Amazing precision, I still find it quite incredible that such a distance could
be reliably measured to such precision and that meaningful conclusions could
be drawn from those measurements.

------
ptrf
Copenhagen Suborbitals Supporter here. I just wanted to let you know that
these guys have an awesome youtube profile over here:
[http://www.youtube.com/channel/UCPzFMJIsp2fOQ_ic5a_zXTA](http://www.youtube.com/channel/UCPzFMJIsp2fOQ_ic5a_zXTA)

Also, you may find more information on this page
[http://www.copenhagensuborbitals.com/support_us.php](http://www.copenhagensuborbitals.com/support_us.php)
(Yeah, shameless linking to the support us-page.
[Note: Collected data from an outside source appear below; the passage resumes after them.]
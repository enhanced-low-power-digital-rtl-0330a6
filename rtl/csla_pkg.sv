// csla_pkg: sizes shared by the reversible MCML carry-select adder modules.
//
// The adder is organised in two ways. The main 32-bit adder is two 16-bit
// adders, each made of four 4-bit carry-select blocks. The "modified" 16-bit
// adder splits its word into five groups of 2, 2, 3, 4 and 5 bits, the lowest
// of which is a plain ripple-carry adder. All of these sizes come from the
// design description; nothing here is a free choice.
package csla_pkg;

  // Word size of the main adder.
  localparam int unsigned WORD_WIDTH  = 32;
  // Width of one carry-select block in the cascaded organisation.
  localparam int unsigned BLOCK_WIDTH = 4;
  // Width of one 16-bit slice of the main adder.
  localparam int unsigned SLICE_WIDTH = 16;

  // Group widths of the modified 16-bit adder, least significant group first:
  // bits 1:0, 3:2, 6:4, 10:7 and 15:11.
  localparam int unsigned NUM_GROUPS = 5;
  typedef int unsigned group_widths_t [NUM_GROUPS];
  localparam group_widths_t GROUP_WIDTHS = '{2, 2, 3, 4, 5};

  // Bit position of the lowest bit of group g (sum of the widths below it).
  function automatic int unsigned group_lsb(group_widths_t widths, int unsigned g);
    int unsigned pos = 0;
    for (int unsigned i = 0; i < g; i++) pos += widths[i];
    return pos;
  endfunction

  // Total width of a grouping.
  function automatic int unsigned total_width(group_widths_t widths);
    return group_lsb(widths, NUM_GROUPS);
  endfunction

endpackage
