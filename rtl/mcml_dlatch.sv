// mcml_dlatch: 1-bit level-sensitive D-latch of the MCML carry-select adder.
//
// While clk (the adder's enable) is high the latch is transparent and q
// follows d; when clk goes low, q keeps the last value of d. q_b is the
// complement of q, as the differential MCML latch provides both rails.
//
// The behaviour follows the design description. The complement data input
// and the bias pins of the transistor-level latch are not modelled, and the
// latch has no reset: it is loaded by the first enable-high phase.
module mcml_dlatch (
  input  logic d,
  input  logic clk,
  output logic q,
  output logic q_b
);

  logic state;

  always_latch begin
    if (clk) state = d;
  end

  assign q   = state;
  assign q_b = ~state;

endmodule
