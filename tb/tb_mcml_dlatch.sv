// tb_mcml_dlatch: self-checking test of the D-latch.
//
// A reference model tracks the last value of d seen while clk was high. The
// test toggles d at random both while clk is high (q must follow at once)
// and while it is low (q must hold); q_b must always be ~q.
module tb_mcml_dlatch;
  timeunit 1ns; timeprecision 1ps;

  logic d, clk, q, q_b;
  logic expected;
  int checks = 0, failures = 0;
  int follows = 0, holds = 0;
  bit done = 0;

  mcml_dlatch dut (.d, .clk, .q, .q_b);

  initial begin
    #100000;
    if (!done) begin
      failures++;
      $display("TB_RESULT checks=%0d failures=%0d", checks, failures);
      $finish;
    end
  end

  task automatic check();
    checks++;
    if (q !== expected || q_b !== ~expected) begin
      failures++;
      $display("FAIL t=%0t clk=%0b d=%0b q=%0b q_b=%0b expected %0b", $time, clk, d, q, q_b, expected);
    end
  endtask

  initial begin
    clk = 1; d = 0; expected = 0;
    #1 check();
    for (int n = 0; n < 400; n++) begin
      clk = 1'($urandom);
      #1;
      d = 1'($urandom);
      #1;
      if (clk) begin
        expected = d;
        follows++;
      end else if (d != expected) begin
        holds++;
      end
      check();
    end
    checks++;
    if (follows == 0 || holds == 0) begin
      failures++;
      $display("FAIL coverage: follows=%0d holds=%0d", follows, holds);
    end
    done = 1;
    $display("TB_RESULT checks=%0d failures=%0d", checks, failures);
    $finish;
  end
endmodule
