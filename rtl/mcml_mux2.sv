// mcml_mux2: 2:1 multiplexer of the MCML carry-select adder.
//
// out is a when the select s is 1 and b when s is 0; out_b is its
// complement. In the carry-select block, a carries the latched carry-in-1
// result and b the direct carry-in-0 result, and s is the block's carry in.
//
// The two inputs and one select line follow the design description; which
// input s = 1 picks is read from the transistor schematic, where S drives the
// current source under the A pair. Complement inputs and bias pins are not
// modelled. Purely combinational.
module mcml_mux2 (
  input  logic a,
  input  logic b,
  input  logic s,
  output logic out,
  output logic out_b
);

  always_comb begin
    out   = s ? a : b;
    out_b = ~out;
  end

endmodule
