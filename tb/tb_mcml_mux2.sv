// tb_mcml_mux2: exhaustive self-checking test of the 2:1 multiplexer.
//
// For all a, b, s: out must be a when s = 1 and b when s = 0, out_b ~out.
module tb_mcml_mux2;
  timeunit 1ns; timeprecision 1ps;

  logic a, b, s, out, out_b;
  int checks = 0, failures = 0;
  bit done = 0;

  mcml_mux2 dut (.a, .b, .s, .out, .out_b);

  initial begin
    #1000;
    if (!done) begin
      failures++;
      $display("TB_RESULT checks=%0d failures=%0d", checks, failures);
      $finish;
    end
  end

  initial begin
    for (int v = 0; v < 8; v++) begin
      logic expected;
      {s, b, a} = 3'(v);
      #1;
      expected = s ? a : b;
      checks++;
      if (out !== expected || out_b !== ~expected) begin
        failures++;
        $display("FAIL a=%0b b=%0b s=%0b out=%0b out_b=%0b", a, b, s, out, out_b);
      end
    end
    done = 1;
    $display("TB_RESULT checks=%0d failures=%0d", checks, failures);
    $finish;
  end
endmodule
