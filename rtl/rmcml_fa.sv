// rmcml_fa: reversible MOS current-mode logic (MCML) full adder, logic model.
//
// The gate has four inputs A, B, C and D and four outputs P, Q, R and S, as a
// reversible gate has as many outputs as inputs. D is a constant input, held
// at 0 wherever the adder is used. P is the carry out (majority of A, B, C),
// Q the sum (A xor B xor C); R follows C and S follows D, and both are garbage
// outputs that the adders built from this cell leave unused.
//
// Only the true rail of each differential MCML signal is modelled: the
// complement rails (Ab, Bb, Cb, Db) and the tail-current bias carry no extra
// logic information. The output functions follow the design description; the
// single-rail interface is this model's choice.
//
// Purely combinational, no clock.
module rmcml_fa (
  input  logic a,
  input  logic b,
  input  logic c,
  input  logic d,
  output logic p,
  output logic q,
  output logic r,
  output logic s
);

  always_comb begin
    p = (a & b) | (a & c) | (b & c);
    q = a ^ b ^ c;
    r = c;
    s = d;
  end

endmodule
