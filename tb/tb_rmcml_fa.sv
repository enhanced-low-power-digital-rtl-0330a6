// tb_rmcml_fa: exhaustive self-checking test of the reversible full adder.
//
// All 16 combinations of A, B, C, D are applied. The expected carry (P) and
// sum (Q) come from the integer sum A + B + C; R must equal C and S must
// equal D.
module tb_rmcml_fa;
  timeunit 1ns; timeprecision 1ps;

  logic a, b, c, d, p, q, r, s;
  int checks = 0, failures = 0;
  bit done = 0;

  rmcml_fa dut (.a, .b, .c, .d, .p, .q, .r, .s);

  initial begin
    #1000;
    if (!done) begin
      failures++;
      $display("TB_RESULT checks=%0d failures=%0d", checks, failures);
      $finish;
    end
  end

  initial begin
    for (int v = 0; v < 16; v++) begin
      int total;
      {d, c, b, a} = 4'(v);
      #1;
      total = int'(a) + int'(b) + int'(c);
      checks++;
      if ({p, q} !== 2'(total)) begin
        failures++;
        $display("FAIL a=%0b b=%0b c=%0b: p,q=%0b%0b expected %0d", a, b, c, p, q, total);
      end
      checks++;
      if (r !== c || s !== d) begin
        failures++;
        $display("FAIL garbage outputs r=%0b s=%0b for c=%0b d=%0b", r, s, c, d);
      end
    end
    done = 1;
    $display("TB_RESULT checks=%0d failures=%0d", checks, failures);
    $finish;
  end
endmodule
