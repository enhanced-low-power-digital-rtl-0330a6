// rmcml_rca: ripple-carry adder built from the reversible MCML full adder.
//
// WIDTH full adders are chained, the carry out (P) of bit i feeding the carry
// input (C) of bit i+1. Each adder's constant input D is tied to 0 and its
// garbage outputs R and S are left open.
//
// Interface: a, b and cin in, sum and cout out. Purely combinational; the
// delay grows with WIDTH as the carry ripples from bit 0 upward.
module rmcml_rca #(
  parameter int unsigned WIDTH = 4
) (
  input  logic [WIDTH-1:0] a,
  input  logic [WIDTH-1:0] b,
  input  logic             cin,
  output logic [WIDTH-1:0] sum,
  output logic             cout
);

  logic [WIDTH:0]   carry;
  logic [WIDTH-1:0] unused_r, unused_s;

  assign carry[0] = cin;

  for (genvar i = 0; i < WIDTH; i++) begin : g_bit
    rmcml_fa u_fa (
      .a (a[i]),
      .b (b[i]),
      .c (carry[i]),
      .d (1'b0),
      .p (carry[i+1]),
      .q (sum[i]),
      .r (unused_r[i]),
      .s (unused_s[i])
    );
  end

  assign cout = carry[WIDTH];

endmodule
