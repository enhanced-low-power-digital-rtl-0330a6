// tb_rmcml_rca: self-checking test of the ripple-carry adder.
//
// The default 4-bit adder is tested exhaustively (all a, b, cin). A 9-bit
// instance is tested with random operands. Expected values are integer sums.
module tb_rmcml_rca;
  timeunit 1ns; timeprecision 1ps;

  logic [3:0] a4, b4, s4;
  logic       ci4, co4;
  logic [8:0] a9, b9, s9;
  logic       ci9, co9;
  int checks = 0, failures = 0;
  bit done = 0;

  rmcml_rca dut4 (.a(a4), .b(b4), .cin(ci4), .sum(s4), .cout(co4));
  rmcml_rca #(.WIDTH(9)) dut9 (.a(a9), .b(b9), .cin(ci9), .sum(s9), .cout(co9));

  initial begin
    #100000;
    if (!done) begin
      failures++;
      $display("TB_RESULT checks=%0d failures=%0d", checks, failures);
      $finish;
    end
  end

  initial begin
    for (int v = 0; v < 512; v++) begin
      {ci4, b4, a4} = 9'(v);
      #1;
      checks++;
      if ({co4, s4} !== 5'(a4 + b4 + ci4)) begin
        failures++;
        $display("FAIL 4-bit %0d+%0d+%0d gave %0d", a4, b4, ci4, {co4, s4});
      end
    end
    for (int n = 0; n < 500; n++) begin
      a9 = 9'($urandom); b9 = 9'($urandom); ci9 = 1'($urandom);
      #1;
      checks++;
      if ({co9, s9} !== 10'(a9 + b9 + ci9)) begin
        failures++;
        $display("FAIL 9-bit %0d+%0d+%0d gave %0d", a9, b9, ci9, {co9, s9});
      end
    end
    done = 1;
    $display("TB_RESULT checks=%0d failures=%0d", checks, failures);
    $finish;
  end
endmodule
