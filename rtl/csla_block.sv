// csla_block: carry-select block with a single ripple-carry adder and D-latches.
//
// A conventional carry-select adder computes each block twice, with two
// ripple-carry adders whose carry inputs are 0 and 1, and picks one result
// when the real carry arrives. This block replaces the carry-in-1 adder by a
// row of D-latches and time-shares one adder:
//
//   en high : the adder's carry input is en = 1, so it computes a + b + 1;
//             the latches are transparent and capture that sum and carry.
//   en low  : the adder now computes a + b + 0; the latches hold the
//             carry-in-1 result. For every bit, and for the carry out, a
//             2:1 mux passes the latched value when cin = 1 and the direct
//             adder value when cin = 0.
//
// One addition thus takes one enable cycle: a and b must be stable through
// the high phase and the following low phase, and sum/cout are valid during
// the low phase once cin has settled. While en is high the outputs show the
// carry-in-1 result.
//
// The block has WIDTH + 1 latches, one per sum bit and one for the carry
// out. The published transistor count of a 4-bit block implies four latches
// (sum bits only), while the five-group block diagram shows one latch more
// than each group's width. This design keeps the extra carry latch, because
// without it the carry mux has no carry-in-1 carry to choose. The rest
// (enable as the adder's carry input, latches, muxes selected by cin)
// follows the design description.
module csla_block #(
  parameter int unsigned WIDTH = 4
) (
  input  logic [WIDTH-1:0] a,
  input  logic [WIDTH-1:0] b,
  input  logic             en,
  input  logic             cin,
  output logic [WIDTH-1:0] sum,
  output logic             cout
);

  // Adder result, {carry, sum}: carry-in 1 while en is high, 0 while low.
  logic [WIDTH:0] direct;
  // Latched carry-in-1 result. The complement outputs of the latches and
  // muxes are not needed here and are left open.
  logic [WIDTH:0] held;
  logic [WIDTH:0] selected;

  rmcml_rca #(.WIDTH(WIDTH)) u_rca (
    .a    (a),
    .b    (b),
    .cin  (en),
    .sum  (direct[WIDTH-1:0]),
    .cout (direct[WIDTH])
  );

  for (genvar i = 0; i <= WIDTH; i++) begin : g_sel
    mcml_dlatch u_latch (
      .d   (direct[i]),
      .clk (en),
      .q   (held[i]),
      .q_b ()
    );

    mcml_mux2 u_mux (
      .a     (held[i]),
      .b     (direct[i]),
      .s     (cin),
      .out   (selected[i]),
      .out_b ()
    );
  end

  assign sum  = selected[WIDTH-1:0];
  assign cout = selected[WIDTH];

endmodule
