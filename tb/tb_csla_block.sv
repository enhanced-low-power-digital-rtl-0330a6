// tb_csla_block: self-checking test of the single-adder carry-select block.
//
// Each addition is one enable cycle: operands applied, en raised for 5 ns,
// then lowered for 5 ns. The test checks
//   * in the high phase, the outputs equal the carry-in-1 result a + b + 1;
//   * in the low phase, {cout, sum} = a + b + cin;
//   * still in the low phase, flipping cin switches the result to
//     a + b + ~cin without a new enable cycle (the late carry only moves the
//     muxes, the other result is held in the latches);
//   * exactly one enable cycle was used per addition.
// The 4-bit block is tested exhaustively, a 5-bit block at random.
module tb_csla_block;
  timeunit 1ns; timeprecision 1ps;

  logic [3:0] a4, b4, s4;
  logic       en, ci4, co4;
  logic [4:0] a5, b5, s5;
  logic       ci5, co5;
  int checks = 0, failures = 0;
  int en_cycles = 0;
  bit done = 0;

  csla_block dut4 (.a(a4), .b(b4), .en, .cin(ci4), .sum(s4), .cout(co4));
  csla_block #(.WIDTH(5)) dut5 (.a(a5), .b(b5), .en, .cin(ci5), .sum(s5), .cout(co5));

  always @(posedge en) en_cycles++;

  initial begin
    #100000;
    if (!done) begin
      failures++;
      $display("TB_RESULT checks=%0d failures=%0d", checks, failures);
      $finish;
    end
  end

  task automatic expect_eq(string what, logic [5:0] got, logic [5:0] want);
    checks++;
    if (got !== want) begin
      failures++;
      $display("FAIL %s: got %0d expected %0d (a4=%0d b4=%0d a5=%0d b5=%0d)", what, got, want, a4, b4, a5, b5);
    end
  endtask

  task automatic add_cycle(logic [3:0] x4, logic [3:0] y4, logic c4,
                           logic [4:0] x5, logic [4:0] y5, logic c5);
    int start = en_cycles;
    a4 = x4; b4 = y4; ci4 = c4;
    a5 = x5; b5 = y5; ci5 = c5;
    en = 1;
    #5;
    expect_eq("4-bit high phase", {1'b0, co4, s4}, 6'(x4 + y4 + 1));
    expect_eq("5-bit high phase", {co5, s5}, 6'(x5 + y5 + 1));
    en = 0;
    #5;
    expect_eq("4-bit result", {1'b0, co4, s4}, 6'(x4 + y4 + c4));
    expect_eq("5-bit result", {co5, s5}, 6'(x5 + y5 + c5));
    expect_eq("enable cycles per addition", 6'(en_cycles - start), 6'd1);
    ci4 = ~c4; ci5 = ~c5;
    #1;
    expect_eq("4-bit late carry", {1'b0, co4, s4}, 6'(x4 + y4 + !c4));
    expect_eq("5-bit late carry", {co5, s5}, 6'(x5 + y5 + !c5));
    #1;
  endtask

  initial begin
    en = 0;
    #1;
    for (int v = 0; v < 512; v++) begin
      add_cycle(v[3:0], v[7:4], v[8], 5'($urandom), 5'($urandom), 1'($urandom));
    end
    done = 1;
    $display("TB_RESULT checks=%0d failures=%0d", checks, failures);
    $finish;
  end
endmodule
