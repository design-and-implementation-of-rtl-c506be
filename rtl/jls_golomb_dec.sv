// jls_golomb_dec: limited-length Golomb codeword decoder.
//
// Looks at the next 32 bits of the code stream (`peek`, first bit in bit 31)
// and decodes one JPEG-LS limited-length Golomb codeword with parameter k and
// length limit LIM (32 in regular mode, 32 - J - 1 after a run). The number of
// leading zeros q gives the unary part; when q is below LIM - QBPP - 1 the
// value is (q << k) | next k bits, otherwise the codeword is an escape and the
// value is the QBPP bits after the one, plus one. `len` is the number of bits
// the codeword occupies, to be consumed by the bit reader. Combinational.
//
// Golomb decoding is named by the original design; the leading-zero parser is
// this design's own.
module jls_golomb_dec (
  input  logic [31:0] peek,
  input  logic [4:0]  k,
  input  logic [5:0]  limit,
  output logic [8:0]  merr,
  output logic [5:0]  len
);
  import jls_pkg::*;

  logic [5:0]  lz;
  logic [63:0] sh;

  always_comb begin
    lz = 6'd32;
    for (int i = 0; i < 32; i++) begin
      if (peek[i]) lz = 6'(31 - i);
    end
    if ({6'b0, lz} < {6'b0, limit} - 12'(QBPP) - 12'd1) begin
      sh   = (64'(peek) << (lz + 6'd1)) & 64'hFFFF_FFFF;
      merr = 9'((64'(lz) << k) | (k == 0 ? 64'd0 : (sh >> (6'd32 - 6'(k)))));
      len  = lz + 6'd1 + 6'(k);
    end else begin
      sh   = (64'(peek) << (limit - 6'(QBPP))) & 64'hFFFF_FFFF;
      merr = 9'((sh >> 24) + 64'd1);
      len  = limit;
    end
  end

endmodule
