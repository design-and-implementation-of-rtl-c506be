// tb_jls_golomb_dec: self-checking testbench of the Golomb code parser.
//
// Builds limited-length Golomb code words (regular and escape form, for all
// parameters k and limits the decoder uses, mapped errors 0..255), places each left-aligned in a
// 32-bit window followed by random bits, and checks that the combinational
// jls_golomb_dec returns the mapped error and the code length. A clock paces
// the stimulus and drives the watchdog.
//
// The checked behaviour is that of the design under test; cycle bounds follow
// this design's own timing, as the original gives no cycle-level figures for
// the block.
module tb_jls_golomb_dec;
  logic clk = 0;
  always #5 clk = ~clk;

  logic [31:0] peek;
  logic [4:0]  k;
  logic [5:0]  limit;
  logic [8:0]  merr;
  logic [5:0]  len;
  jls_golomb_dec dut (.*);

  int checks = 0, failures = 0, n_escape = 0;
  task automatic check(bit ok, string what);
    checks++;
    if (!ok) begin
      failures++;
      if (failures < 20) $display("FAIL: %s", what);
    end
  endtask

  task automatic one(int m, int kk, int lim);
    longint unsigned v;
    int n, q;
    q = m >> kk;
    if (q < lim - 9) begin
      v = (longint'(1) << kk) | (m & ((1 << kk) - 1));
      n = q + 1 + kk;
    end else begin
      n_escape++;
      v = (longint'(1) << 8) | ((m - 1) & 255);
      n = lim;
    end
    peek = 32'((v << (32 - n)) | ($urandom & ((longint'(1) << (32 - n)) - 1)));
    k = 5'(kk);
    limit = 6'(lim);
    @(negedge clk);
    check(len == 6'(n), $sformatf("len %0d expected %0d (m=%0d k=%0d lim=%0d)", len, n, m, kk, lim));
    check(merr == 9'(m), $sformatf("merr %0d expected %0d (k=%0d lim=%0d)", merr, m, kk, lim));
  endtask

  initial begin
    for (int kk = 0; kk < 9; kk++)
      for (int m = 0; m < 256; m++) one(m, kk, 32);
    repeat (20000) one($urandom % 256, $urandom % 8, 16 + $urandom % 17);
    check(n_escape > 0, "escape code never exercised");
    $display("TB_RESULT checks=%0d failures=%0d", checks, failures);
    $finish;
  end

  initial begin
    #10ms;
    $display("FAIL: watchdog");
    $display("TB_RESULT checks=%0d failures=%0d", checks, failures + 1);
    $finish;
  end
endmodule
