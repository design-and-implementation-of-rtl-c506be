// jls_golomb_enc: limited-length Golomb code builder.
//
// Encodes a mapped error value M with Golomb parameter k as JPEG-LS does:
// when q = M >> k is below LIM - QBPP - 1 the code is q zeros, a one, and the
// k low bits of M; otherwise it is LIM - QBPP - 1 zeros, a one, and M - 1 in
// QBPP bits (escape), LIM bits in all. LIM is 32 in regular mode and
// 32 - J - 1 for a run-interruption sample. An optional prefix (the run-mode
// bits that precede a sample, up to 16 of them) is placed in front of the
// codeword; with `code_en` low only the prefix is produced.
//
// Output: `code` is right-aligned (the first bit to send is bit len-1) and
// `len` is its length, never above 32 for legal inputs. Combinational; it is
// the encoder's fifth pipeline level.
//
// The limited-length Golomb code is the JPEG-LS one used by the original
// design; merging run bits into one code word is this design's choice.
module jls_golomb_enc (
  input  logic        code_en,
  input  logic [8:0]  merr,
  input  logic [4:0]  k,
  input  logic [5:0]  limit,
  input  logic [15:0] prefix,
  input  logic [4:0]  prefix_len,
  output logic [31:0] code,
  output logic [5:0]  len
);
  import jls_pkg::*;

  logic [8:0]  q;
  logic [63:0] value;
  logic [6:0]  vlen;
  logic [63:0] total;
  logic [6:0]  tlen;

  always_comb begin
    q = merr >> k;
    value = '0;
    vlen  = '0;
    if (code_en) begin
      if ({3'b0, q} < {6'b0, limit} - 12'(QBPP) - 12'd1) begin
        value = (64'd1 << k) | (64'(merr) & ((64'd1 << k) - 64'd1));
        vlen  = 7'(q) + 7'd1 + 7'(k);
      end else begin
        value = (64'd1 << QBPP) | 64'(8'(merr - 9'd1));
        vlen  = 7'(limit);
      end
    end
    total = (64'(prefix) << vlen) | value;
    tlen  = vlen + 7'(prefix_len);
    code  = total[31:0];
    len   = tlen[5:0];
  end

endmodule
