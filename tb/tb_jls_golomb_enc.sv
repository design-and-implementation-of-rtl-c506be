// tb_jls_golomb_enc: self-checking testbench of the Golomb code generator.
//
// Drives mapped errors, Golomb parameters k, code limits and run-mode
// prefixes into the combinational jls_golomb_enc and compares the code word
// and its length with a bit-by-bit model of the limited-length Golomb code:
// q = merr >> k; if q < limit - 9 the code is q zeros, a one and the k low
// bits; otherwise (escape) it is limit - 9 zeros, a one and merr - 1 in 8
// bits. The prefix bits go in front. With code_en low only the prefix is
// sent. Mapped errors are 0..255 (8-bit samples). Only combinations whose total fits in 32 bits are driven, as in the
// encoder. A clock paces the stimulus and drives the watchdog.
//
// The checked behaviour is that of the design under test; cycle bounds follow
// this design's own timing, as the original gives no cycle-level figures for
// the block.
module tb_jls_golomb_enc;
  logic clk = 0;
  always #5 clk = ~clk;

  logic        code_en;
  logic [8:0]  merr;
  logic [4:0]  k;
  logic [5:0]  limit;
  logic [15:0] prefix;
  logic [4:0]  prefix_len;
  logic [31:0] code;
  logic [5:0]  len;
  jls_golomb_enc dut (.*);

  int checks = 0, failures = 0, n_escape = 0;
  task automatic check(bit ok, string what);
    checks++;
    if (!ok) begin
      failures++;
      if (failures < 20) $display("FAIL: %s", what);
    end
  endtask

  task automatic one(bit en, int m, int kk, int lim, int pre, int plen);
    longint unsigned v;
    int n, q;
    code_en = en; merr = 9'(m); k = 5'(kk); limit = 6'(lim);
    prefix = 16'(pre); prefix_len = 5'(plen);
    @(negedge clk);
    v = pre & ((1 << plen) - 1);
    n = plen;
    if (en) begin
      q = m >> kk;
      if (q < lim - 9) begin
        v = (v << (q + 1)) | 1;
        v = (v << kk) | (m & ((1 << kk) - 1));
        n += q + 1 + kk;
      end else begin
        n_escape++;
        v = (v << (lim - 8)) | 1;
        v = (v << 8) | ((m - 1) & 255);
        n += lim;
      end
    end
    check(len == 6'(n), $sformatf("len %0d expected %0d (m=%0d k=%0d lim=%0d plen=%0d)", len, n, m, kk, lim, plen));
    check((code & ((n >= 32) ? 32'hFFFF_FFFF : ((32'd1 << n) - 1))) == 32'(v),
          $sformatf("code %08x expected %08x (m=%0d k=%0d lim=%0d)", code, 32'(v), m, kk, lim));
  endtask

  initial begin
    // regular samples: limit 32, no prefix
    for (int kk = 0; kk < 9; kk++)
      for (int m = 0; m < 256; m++) one(1, m, kk, 32, 0, 0);
    // run interruption: prefix of run bits, limit 32 - J - 1
    repeat (20000) begin
      int j = $urandom % 16;
      int lim = 31 - j;
      int plen = $urandom % (j + 2);
      int kk = $urandom % 8;
      int m = $urandom % 256;
      if (plen + lim <= 32) one(1, m, kk, lim, $urandom, plen);
    end
    // prefix only (run bits)
    for (int plen = 0; plen <= 16; plen++) one(0, 0, 0, 32, $urandom, plen);
    check(n_escape > 0, "escape code never exercised");
    $display("TB_RESULT checks=%0d failures=%0d", checks, failures);
    $finish;
  end

  initial begin
    #10ms;
    $display("FAIL: watchdog");
    $display("TB_RESULT checks=%0d failures=%0d", checks, failures + 1);
    $finish;
  end
endmodule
Peter Madsen writes in Danish on his blog on the Danish newspaper Ingeniøren:
[http://ing.dk/blogs/rumfart-pa-den-anden-made](http://ing.dk/blogs/rumfart-
pa-den-anden-made)

Kristian von Bengtson is blogging on wired.com:
[http://www.wired.com/wiredscience/rocketshop/](http://www.wired.com/wiredscience/rocketshop/)

------
c10n
For anyone not following the project, here is a small status of where they are
(please note that I'm just lurking - any errors below are mine):

Founded in 2008, as an open source and non-profit project. Currently about 40
people involved on a volunteer basis. The support organisation has about 800
paying members.

The first major success was the flight of the HEAT 1X Tycho Brahe, a 6 meter
65 cm Ø rocket and launch vehicle, which was test fired over the Baltic sea on
3rd June 2011 and was aborted at an altitude of 2.8 km.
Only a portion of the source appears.